Por maioria, o Plenário do Supremo Tribunal Federal (STF) proibiu o “contingenciamento” das receitas que integram o Fundo Nacional sobre Mudança do Clima (Fundo Clima) e determinou ao governo federal que adote as providências necessárias ao seu funcionamento, com a consequente destinação de recursos. O STF reconheceu, ainda, a “omissão da União” devido à não alocação integral das verbas do fundo referentes ao ano de 2019. Indicado pelo presidente Bolsonaro, o ministro André Mendonça acompanhou o relator (veja placar abaixo).
A decisão se deu, em sessão virtual finalizada em 1º/7, no julgamento da Arguição de Descumprimento de Preceito Fundamental (ADPF) 708, ajuizada pelo Partido dos Trabalhadores (PT), pelo Partido Socialismo e Liberdade (PSOL), pelo Partido Socialista Brasileiro (PSB) e pela Rede Sustentabilidade.
Decisão deliberada
Em seu voto pela procedência do pedido, o relator, ministro Luís Roberto Barroso, afirmou que os documentos juntados aos autos “comprovam a efetiva omissão da União”, durante o ano de 2019 e parte de 2020. Segundo ele, informações da Comissão de Meio Ambiente do Senado revelam que a não alocação dos recursos foi uma “decisão deliberada do Executivo”, até que fosse possível alterar a constituição do Comitê Gestor do fundo.
Vinculação
O relator assinalou também que deve ser vedado o contingenciamento dos recursos do fundo, pois a destinação desses instrumentos conta com a apreciação e deliberação não apenas do Executivo, mas também do Legislativo. “O Executivo não pode simplesmente ignorar as destinações determinadas pelo Legislativo, a seu livre critério, sob pena de violação ao princípio da separação dos Poderes”, destacou.
Aumento do desmatamento
Ainda para o relator, a vedação ao contingenciamento não se justifica em razão do grave contexto ambiental brasileiro, ressaltando o dever constitucional de tutela ao meio ambiente (artigo 225 da Constituição Federal). Ele citou que, em 2021, o desmatamento “aumentou mais de 22% e alcançou uma área de 13.235 km²”, a maior em 15 anos, representando aumento de 76% no desmatamento anual em relação a 2018. Segundo Barroso, os resultados apurados indicam que o país caminha no sentido contrário aos compromissos internacionais assumidos e à mitigação das “mudanças climáticas”.
Nunes Marques
Único a divergir, o ministro Nunes Marques votou pela improcedência do pedido. Ele não constatou a alegada omissão da União, pois, a seu ver, o Fundo Clima é apenas um dos vários instrumentos à disposição da administração pública para execução da política de proteção ao meio ambiente, a qual tem sido realizada por atuação “primeira, integrada e consistente” dos Ministérios do Meio Ambiente, da Defesa e da Ciência, Tecnologia e Inovações, entre outros.

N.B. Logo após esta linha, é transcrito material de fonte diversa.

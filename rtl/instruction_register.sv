// instruction_register: holds the instruction being executed.
//
// On the rising edge of clk, with rst (active low) high and ldir high, the
// word on the data bus is captured: bits 7:5 become the opcode, bits 4:0 the
// address field. rst low clears both fields. The decoder raises ldir during
// the instruction-load and idle phases, while memory presents the word at the
// program counter's address; loading twice stores the same word. Behaviour
// follows the processor's description; the synchronous reset is this
// design's choice.
module instruction_register (
  input  logic                  clk,
  input  logic                  rst,
  input  logic                  ldir,
  input  risc8_pkg::word_t      mdat,
  output risc8_pkg::opcode_e    opcod,
  output risc8_pkg::addr_t      adir
);
  import risc8_pkg::*;

  always_ff @(posedge clk) begin
    if (!rst) begin
      opcod <= OP_HLT;
      adir  <= '0;
    end else if (ldir) begin
      opcod <= opcode_e'(mdat[DATA_W-1 -: OP_W]);
      adir  <= mdat[ADDR_W-1:0];
    end
  end

endmodule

Ele também apontou que em anos anteriores, o “contingenciamento do fundo” não foi questionado: “Aliás, lembro que, de acordo com as informações do Ministério do Meio Ambiente, houve contingenciamento de repasses ao BNDES no período entre 2013 e 2016, inexistindo qualquer execução orçamentária com o código de ação 00J4, que traduz “Financiamento Reembolsável de Projetos para Mitigação e Adaptação à mudança do Clima”.
Outra preocupação do ministro é com a transparência do uso da verba, uma vez que a participação do fundo envolve entidades fora da política; “E, assim, na medida em que o Fundo Clima destina verbas públicas para projetos a serem levados a cabo por organizações não-governamentais, surge aí também a necessidade de transparência na gestão e uso de tais verbas”.
E assim finaliza Nunes Marques o seu voto: “Não me parece prudente, portanto, que o Judiciário possa se substituir, com as mais respeitosas vênias ao eminente Relator, ao Executivo. Tenho que o Judiciário, como já tive oportunidade de destacar outras vezes, deve agir com prudência e autocontenção, em respeito ao Princípio da Separação dos Poderes e ao sistema de checks and balances. Não constato, portanto, a alegada omissão, visto que o “Fundo Clima” é apenas um dos vários instrumentos à disposição da Administração Pública para execução de política pública de proteção ao meio ambiente, a qual, aliás, tem sido realizada por atuação primeira, integrada e consistente do Ministério do Meio Ambiente, Ministério da Defesa, Ministério da Ciência, Tecnologia e Inovações, entre outros”.